Um de seus mais importantes momentos de glória veio com o seqüestro e subseqüente prisão de Eichmann, que vivia em Buenos Aires sob a identidade de Richard Klement. Durante dois anos, foi vigiado de perto, 24 horas por dia, por uma equipe de onze homens, até que Harel, em pessoa, deu a ordem para que fosse preso. Ele foi à capital argentina acompanhar as últimas semanas da missão, participando dos interrogatórios de Eichmann durante os 9 dias nos quais foi mantido escondido nas chamadas "casas seguras" dos israelenses. Ao término desse período, o criminoso nazista foi levado a Israel de avião, sedado, sob o disfarce de um passageiro bêbado. Julgado e condenado à morte pela justiça israelense, em 1961, Eichmann foi enforcado em 1962.
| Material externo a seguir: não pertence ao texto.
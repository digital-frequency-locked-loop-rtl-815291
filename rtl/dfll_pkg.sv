// dfll_pkg: constants and types shared by the blocks of the multi-phase-clock
// digital frequency-locked loop (DFLL).
//
// The whole loop runs on one master clock whose period is one phase difference
// of the K-phase clock (master frequency = K * f_mp). Every event of the
// multi-phase clock (a rising edge of phase i) is a one-cycle enable in that
// domain, so all timing is resolved to one phase difference, the resolution the
// frequency comparator of the design is built around.
//
// Values that follow the design description: K = 7 phases, m_min = 50,
// m_max = 100 (the lock-range configuration), per-phase counter start value 20.
// Own choices: counter and register widths, the reset value of m.
package dfll_pkg;

  // Number of phases of the multi-phase clock (k).
  localparam int unsigned K_DEF      = 7;
  // Reset value of each U/D-counter_i of the frequency comparator.
  localparam int          XC_DEF     = 20;
  // Limits of the integer division ratio m.
  localparam int unsigned M_MIN_DEF  = 50;
  localparam int unsigned M_MAX_DEF  = 100;
  // Reset value of m (own choice: middle of the range).
  localparam int unsigned M_INIT_DEF = 75;

  // Width of one signed U/D-counter_i.
  localparam int CW = 10;
  // Width of the signed adder output Q and of the signed error arithmetic.
  localparam int QW = 14;
  // Width of m (unsigned).
  localparam int MW = 8;

  // Measurement states of the frequency comparator (decoded from EX-OR and T-FF3).
  typedef enum logic [1:0] {
    ST_UP   = 2'd0,  // state I  : EX-OR high, T-FF3 high: count up
    ST_HOLD = 2'd1,  // state II : EX-OR low,  T-FF3 high: hold
    ST_DOWN = 2'd2,  // state III: EX-OR high, T-FF3 low : count down
    ST_XFER = 2'd3   // state IV : EX-OR low,  T-FF3 low : transfer Q, reset counters
  } meas_state_e;

endpackage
Pouco antes da Operação Eichmann, o Mossad envolveu-se em outra missão que despertou séria polêmica sobre o verdadeiro papel da instituição: localizar, em 1959, um garoto de nove anos que fora seqüestrado pelo avô, ultra-ortodoxo, preocupado porque o neto não recebia a educação religiosa que ele considerava adequada. Levou-o para os Estados Unidos, sem a autorização dos pais. Este episódio ficou conhecido como o "Caso Yosseleh Schumacher". Àqueles que questionavam o uso da máquina governamental para resolver uma questão familiar, Harel respondia que o seqüestro e contrabando de uma criança para fora de Israel também eram infrações inaceitáveis para a soberania do país. "Ele sentia que isso ia contra as leis básicas do país" explica David Kimche, ex-oficial do Mossad e ex-Diretor-Geral do Ministério do Exterior, acrescentando: "E acho que estava certo".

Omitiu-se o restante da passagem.